Collected data:
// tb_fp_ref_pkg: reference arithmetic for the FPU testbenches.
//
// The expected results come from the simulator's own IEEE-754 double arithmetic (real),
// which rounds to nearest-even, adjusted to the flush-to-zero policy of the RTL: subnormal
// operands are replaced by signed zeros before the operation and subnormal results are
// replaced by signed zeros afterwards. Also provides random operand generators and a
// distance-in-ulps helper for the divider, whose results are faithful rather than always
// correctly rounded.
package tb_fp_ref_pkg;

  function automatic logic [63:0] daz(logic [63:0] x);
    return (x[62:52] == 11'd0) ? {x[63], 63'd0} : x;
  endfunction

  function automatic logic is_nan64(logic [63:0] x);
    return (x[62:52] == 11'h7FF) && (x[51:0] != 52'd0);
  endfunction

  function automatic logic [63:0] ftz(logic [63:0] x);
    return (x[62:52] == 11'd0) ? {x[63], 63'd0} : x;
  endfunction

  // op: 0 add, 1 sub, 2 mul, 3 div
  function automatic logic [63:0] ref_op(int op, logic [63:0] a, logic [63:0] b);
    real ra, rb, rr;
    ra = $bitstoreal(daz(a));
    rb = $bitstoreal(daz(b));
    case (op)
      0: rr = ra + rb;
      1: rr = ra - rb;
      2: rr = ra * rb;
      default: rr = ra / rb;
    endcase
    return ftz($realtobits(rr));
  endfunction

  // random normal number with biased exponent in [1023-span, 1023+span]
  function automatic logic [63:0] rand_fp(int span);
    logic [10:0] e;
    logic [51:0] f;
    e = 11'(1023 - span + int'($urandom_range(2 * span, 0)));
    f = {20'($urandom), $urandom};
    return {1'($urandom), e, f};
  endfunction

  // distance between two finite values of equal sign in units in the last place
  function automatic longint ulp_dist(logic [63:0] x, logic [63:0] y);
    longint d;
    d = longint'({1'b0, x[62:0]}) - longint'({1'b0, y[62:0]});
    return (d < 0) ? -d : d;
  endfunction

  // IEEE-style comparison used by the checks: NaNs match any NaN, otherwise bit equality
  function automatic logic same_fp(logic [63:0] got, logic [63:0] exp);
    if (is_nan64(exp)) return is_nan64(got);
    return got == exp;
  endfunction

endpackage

---

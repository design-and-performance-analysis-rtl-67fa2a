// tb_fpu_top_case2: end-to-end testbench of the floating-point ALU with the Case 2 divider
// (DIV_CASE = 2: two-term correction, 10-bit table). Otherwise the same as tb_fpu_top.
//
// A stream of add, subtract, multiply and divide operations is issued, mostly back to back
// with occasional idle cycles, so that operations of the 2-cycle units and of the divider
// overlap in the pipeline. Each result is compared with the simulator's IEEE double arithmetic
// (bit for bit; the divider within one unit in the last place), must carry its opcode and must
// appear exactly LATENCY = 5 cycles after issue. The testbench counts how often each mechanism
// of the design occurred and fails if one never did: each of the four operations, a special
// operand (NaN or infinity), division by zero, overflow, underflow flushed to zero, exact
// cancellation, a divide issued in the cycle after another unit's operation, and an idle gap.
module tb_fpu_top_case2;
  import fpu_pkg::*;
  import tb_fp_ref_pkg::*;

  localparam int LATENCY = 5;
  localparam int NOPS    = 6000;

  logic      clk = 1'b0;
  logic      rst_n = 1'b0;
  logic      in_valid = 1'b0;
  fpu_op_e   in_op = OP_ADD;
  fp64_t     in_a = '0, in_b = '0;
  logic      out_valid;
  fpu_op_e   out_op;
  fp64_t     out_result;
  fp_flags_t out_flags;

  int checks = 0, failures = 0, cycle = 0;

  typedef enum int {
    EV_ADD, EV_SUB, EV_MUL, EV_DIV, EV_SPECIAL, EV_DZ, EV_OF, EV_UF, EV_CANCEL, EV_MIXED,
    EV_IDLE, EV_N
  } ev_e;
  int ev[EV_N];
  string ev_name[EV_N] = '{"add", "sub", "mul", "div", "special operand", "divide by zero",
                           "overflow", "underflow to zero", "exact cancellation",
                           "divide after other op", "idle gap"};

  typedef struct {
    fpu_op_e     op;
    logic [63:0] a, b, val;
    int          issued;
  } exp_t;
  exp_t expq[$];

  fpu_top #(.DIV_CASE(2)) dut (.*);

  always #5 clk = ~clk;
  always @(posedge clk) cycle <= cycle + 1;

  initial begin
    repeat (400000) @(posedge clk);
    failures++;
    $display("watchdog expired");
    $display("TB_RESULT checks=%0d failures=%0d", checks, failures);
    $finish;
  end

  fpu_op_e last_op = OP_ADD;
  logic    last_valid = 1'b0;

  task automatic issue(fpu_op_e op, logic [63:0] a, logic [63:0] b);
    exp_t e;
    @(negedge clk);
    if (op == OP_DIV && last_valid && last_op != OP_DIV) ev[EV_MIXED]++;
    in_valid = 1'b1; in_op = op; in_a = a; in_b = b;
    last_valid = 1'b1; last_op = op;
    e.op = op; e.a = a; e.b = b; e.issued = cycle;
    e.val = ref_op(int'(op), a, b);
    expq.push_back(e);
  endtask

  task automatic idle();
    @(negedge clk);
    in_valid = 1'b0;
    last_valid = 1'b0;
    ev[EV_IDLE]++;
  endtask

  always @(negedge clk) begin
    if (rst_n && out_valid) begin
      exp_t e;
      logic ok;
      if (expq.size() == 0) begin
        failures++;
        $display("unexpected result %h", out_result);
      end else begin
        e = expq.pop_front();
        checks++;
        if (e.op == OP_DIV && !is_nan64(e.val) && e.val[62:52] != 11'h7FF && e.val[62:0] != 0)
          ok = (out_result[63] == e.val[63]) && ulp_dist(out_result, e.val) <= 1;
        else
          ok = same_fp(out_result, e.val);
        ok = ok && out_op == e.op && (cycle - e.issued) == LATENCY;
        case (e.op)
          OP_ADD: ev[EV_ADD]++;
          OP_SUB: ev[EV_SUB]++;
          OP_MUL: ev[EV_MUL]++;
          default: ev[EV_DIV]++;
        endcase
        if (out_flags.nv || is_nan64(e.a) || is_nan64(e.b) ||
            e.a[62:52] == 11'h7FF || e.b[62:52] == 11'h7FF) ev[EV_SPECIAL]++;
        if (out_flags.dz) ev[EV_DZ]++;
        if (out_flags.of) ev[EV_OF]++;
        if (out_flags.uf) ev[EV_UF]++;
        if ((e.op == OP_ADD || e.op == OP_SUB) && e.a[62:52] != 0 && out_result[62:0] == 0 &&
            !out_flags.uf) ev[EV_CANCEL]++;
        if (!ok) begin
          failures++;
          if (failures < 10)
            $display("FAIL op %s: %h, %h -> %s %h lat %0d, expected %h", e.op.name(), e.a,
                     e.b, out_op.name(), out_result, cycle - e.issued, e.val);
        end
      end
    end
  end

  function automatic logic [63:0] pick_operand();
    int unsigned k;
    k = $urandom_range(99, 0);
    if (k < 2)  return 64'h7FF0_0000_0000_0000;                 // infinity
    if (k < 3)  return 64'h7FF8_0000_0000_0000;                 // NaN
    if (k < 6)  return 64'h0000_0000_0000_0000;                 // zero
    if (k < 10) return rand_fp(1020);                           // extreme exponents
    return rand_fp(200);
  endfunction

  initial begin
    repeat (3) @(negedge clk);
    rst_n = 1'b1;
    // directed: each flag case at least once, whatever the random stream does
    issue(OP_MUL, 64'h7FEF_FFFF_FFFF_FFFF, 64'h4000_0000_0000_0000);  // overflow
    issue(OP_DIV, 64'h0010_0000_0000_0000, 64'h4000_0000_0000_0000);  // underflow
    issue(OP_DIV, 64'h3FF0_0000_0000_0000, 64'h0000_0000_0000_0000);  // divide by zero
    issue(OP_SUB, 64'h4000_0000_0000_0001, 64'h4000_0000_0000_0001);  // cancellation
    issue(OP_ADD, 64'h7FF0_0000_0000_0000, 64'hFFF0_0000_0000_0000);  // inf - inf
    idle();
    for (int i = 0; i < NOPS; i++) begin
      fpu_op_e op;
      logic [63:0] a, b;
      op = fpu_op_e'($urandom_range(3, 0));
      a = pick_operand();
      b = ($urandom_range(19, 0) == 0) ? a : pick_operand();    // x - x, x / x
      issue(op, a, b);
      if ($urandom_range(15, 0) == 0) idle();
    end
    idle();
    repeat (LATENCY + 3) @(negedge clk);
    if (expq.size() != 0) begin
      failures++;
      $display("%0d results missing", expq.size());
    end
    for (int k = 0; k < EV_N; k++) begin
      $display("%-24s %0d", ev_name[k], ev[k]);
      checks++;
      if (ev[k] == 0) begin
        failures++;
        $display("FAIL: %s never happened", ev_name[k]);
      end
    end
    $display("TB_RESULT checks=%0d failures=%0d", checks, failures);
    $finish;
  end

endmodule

| What you have to do |
Set down, exactly as they stand above, the lines starting with the line with "often each mechanism" and going on through the line with "operations, a special", and no others.

| Answer to this task |
// appear exactly LATENCY = 5 cycles after issue. The testbench counts how often each mechanism
// of the design occurred and fails if one never did: each of the four operations, a special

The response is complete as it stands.